Stored data entries =>
=== Section Start ===

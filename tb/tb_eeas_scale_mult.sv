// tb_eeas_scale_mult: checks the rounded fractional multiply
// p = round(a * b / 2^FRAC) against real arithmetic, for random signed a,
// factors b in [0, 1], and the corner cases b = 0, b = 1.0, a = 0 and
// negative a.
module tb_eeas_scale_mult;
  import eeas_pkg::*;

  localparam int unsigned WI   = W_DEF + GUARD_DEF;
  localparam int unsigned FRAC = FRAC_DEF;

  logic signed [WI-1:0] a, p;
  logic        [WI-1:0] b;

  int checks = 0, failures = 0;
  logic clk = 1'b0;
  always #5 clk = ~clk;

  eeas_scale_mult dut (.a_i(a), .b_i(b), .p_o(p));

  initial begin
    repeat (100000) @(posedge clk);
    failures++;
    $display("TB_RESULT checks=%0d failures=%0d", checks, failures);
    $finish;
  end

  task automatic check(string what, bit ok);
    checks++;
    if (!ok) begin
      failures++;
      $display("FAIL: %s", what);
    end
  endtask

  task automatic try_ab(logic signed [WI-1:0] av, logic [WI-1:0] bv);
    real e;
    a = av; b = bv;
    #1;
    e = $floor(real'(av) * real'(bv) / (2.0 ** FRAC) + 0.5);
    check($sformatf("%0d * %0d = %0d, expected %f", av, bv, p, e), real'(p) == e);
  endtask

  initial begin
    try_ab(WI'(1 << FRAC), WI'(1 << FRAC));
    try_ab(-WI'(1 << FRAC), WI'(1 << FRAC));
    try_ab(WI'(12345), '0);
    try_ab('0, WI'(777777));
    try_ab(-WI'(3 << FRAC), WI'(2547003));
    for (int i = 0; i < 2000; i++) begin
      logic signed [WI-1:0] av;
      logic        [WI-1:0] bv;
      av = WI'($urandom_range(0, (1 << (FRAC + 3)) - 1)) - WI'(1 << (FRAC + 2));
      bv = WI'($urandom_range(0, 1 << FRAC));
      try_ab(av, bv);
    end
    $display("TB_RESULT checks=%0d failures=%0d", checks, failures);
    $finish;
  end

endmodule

=== Section End ===
=== Section Start ===

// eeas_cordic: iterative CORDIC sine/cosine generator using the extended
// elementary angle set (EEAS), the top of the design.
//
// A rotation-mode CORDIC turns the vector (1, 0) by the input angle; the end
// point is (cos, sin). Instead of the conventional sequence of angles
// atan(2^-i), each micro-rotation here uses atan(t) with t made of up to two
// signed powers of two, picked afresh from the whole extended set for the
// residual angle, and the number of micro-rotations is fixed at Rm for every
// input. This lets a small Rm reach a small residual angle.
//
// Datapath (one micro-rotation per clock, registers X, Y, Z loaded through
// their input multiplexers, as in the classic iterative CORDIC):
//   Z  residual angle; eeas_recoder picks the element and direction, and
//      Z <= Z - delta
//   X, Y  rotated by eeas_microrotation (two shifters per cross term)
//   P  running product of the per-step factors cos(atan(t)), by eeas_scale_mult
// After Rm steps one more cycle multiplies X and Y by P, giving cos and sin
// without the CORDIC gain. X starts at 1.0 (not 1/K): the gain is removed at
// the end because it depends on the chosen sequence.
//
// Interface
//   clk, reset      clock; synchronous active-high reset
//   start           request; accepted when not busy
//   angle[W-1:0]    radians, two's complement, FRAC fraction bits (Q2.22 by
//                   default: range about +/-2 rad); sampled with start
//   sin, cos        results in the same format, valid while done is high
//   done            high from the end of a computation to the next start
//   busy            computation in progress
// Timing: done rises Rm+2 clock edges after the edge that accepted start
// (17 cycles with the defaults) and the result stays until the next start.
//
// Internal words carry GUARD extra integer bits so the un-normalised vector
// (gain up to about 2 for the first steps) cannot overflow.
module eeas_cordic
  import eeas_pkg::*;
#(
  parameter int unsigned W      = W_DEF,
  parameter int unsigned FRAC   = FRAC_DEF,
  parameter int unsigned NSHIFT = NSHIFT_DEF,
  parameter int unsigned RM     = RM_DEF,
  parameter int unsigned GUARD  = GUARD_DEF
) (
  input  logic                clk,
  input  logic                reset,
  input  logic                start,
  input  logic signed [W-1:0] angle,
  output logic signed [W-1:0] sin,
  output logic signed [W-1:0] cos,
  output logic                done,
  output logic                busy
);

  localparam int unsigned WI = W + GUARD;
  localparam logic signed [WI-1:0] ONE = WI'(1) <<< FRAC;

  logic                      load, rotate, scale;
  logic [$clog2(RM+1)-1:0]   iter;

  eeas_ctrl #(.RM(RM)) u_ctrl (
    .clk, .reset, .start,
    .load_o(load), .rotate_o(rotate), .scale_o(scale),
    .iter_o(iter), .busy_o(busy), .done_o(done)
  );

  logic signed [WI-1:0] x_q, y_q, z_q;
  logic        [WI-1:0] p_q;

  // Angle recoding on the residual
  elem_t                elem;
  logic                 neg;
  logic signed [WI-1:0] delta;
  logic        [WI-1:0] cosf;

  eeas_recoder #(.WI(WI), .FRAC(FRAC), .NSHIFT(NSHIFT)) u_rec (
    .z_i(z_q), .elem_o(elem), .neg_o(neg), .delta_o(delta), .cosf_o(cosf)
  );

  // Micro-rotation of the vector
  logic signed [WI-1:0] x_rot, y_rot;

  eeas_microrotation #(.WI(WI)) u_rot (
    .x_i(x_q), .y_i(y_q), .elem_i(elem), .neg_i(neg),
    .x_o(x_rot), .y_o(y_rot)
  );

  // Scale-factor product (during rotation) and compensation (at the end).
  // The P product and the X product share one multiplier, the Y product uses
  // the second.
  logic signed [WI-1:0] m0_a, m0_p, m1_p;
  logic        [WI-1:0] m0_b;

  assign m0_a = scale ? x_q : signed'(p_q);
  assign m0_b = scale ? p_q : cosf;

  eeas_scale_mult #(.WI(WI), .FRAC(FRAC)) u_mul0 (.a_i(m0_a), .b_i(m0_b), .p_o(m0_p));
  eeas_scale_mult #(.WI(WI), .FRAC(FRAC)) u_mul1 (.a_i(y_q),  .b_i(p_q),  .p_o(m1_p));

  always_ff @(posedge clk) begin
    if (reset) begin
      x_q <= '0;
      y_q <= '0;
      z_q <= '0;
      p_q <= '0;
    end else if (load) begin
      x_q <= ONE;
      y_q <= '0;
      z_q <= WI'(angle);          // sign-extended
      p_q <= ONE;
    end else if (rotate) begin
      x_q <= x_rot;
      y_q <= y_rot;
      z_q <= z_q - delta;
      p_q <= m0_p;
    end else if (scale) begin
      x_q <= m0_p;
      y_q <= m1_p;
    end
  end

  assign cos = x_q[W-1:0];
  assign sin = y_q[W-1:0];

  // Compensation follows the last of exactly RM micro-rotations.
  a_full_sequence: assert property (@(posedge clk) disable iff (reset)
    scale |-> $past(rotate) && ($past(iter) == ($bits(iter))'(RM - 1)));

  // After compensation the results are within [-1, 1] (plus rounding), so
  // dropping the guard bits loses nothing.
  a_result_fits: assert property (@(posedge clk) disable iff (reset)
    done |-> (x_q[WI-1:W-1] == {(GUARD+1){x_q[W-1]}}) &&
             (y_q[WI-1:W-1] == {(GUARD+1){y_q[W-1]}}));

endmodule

=== Section End ===

What is needed =>
Nothing but the lines above from the one containing "exactly RM micro-rotations." through the one containing "bits loses nothing." should appear in the answer, each repeated exactly.

Written solution =>
  // Compensation follows the last of exactly RM micro-rotations.
  a_full_sequence: assert property (@(posedge clk) disable iff (reset)
    scale |-> $past(rotate) && ($past(iter) == ($bits(iter))'(RM - 1)));

  // After compensation the results are within [-1, 1] (plus rounding), so
  // dropping the guard bits loses nothing.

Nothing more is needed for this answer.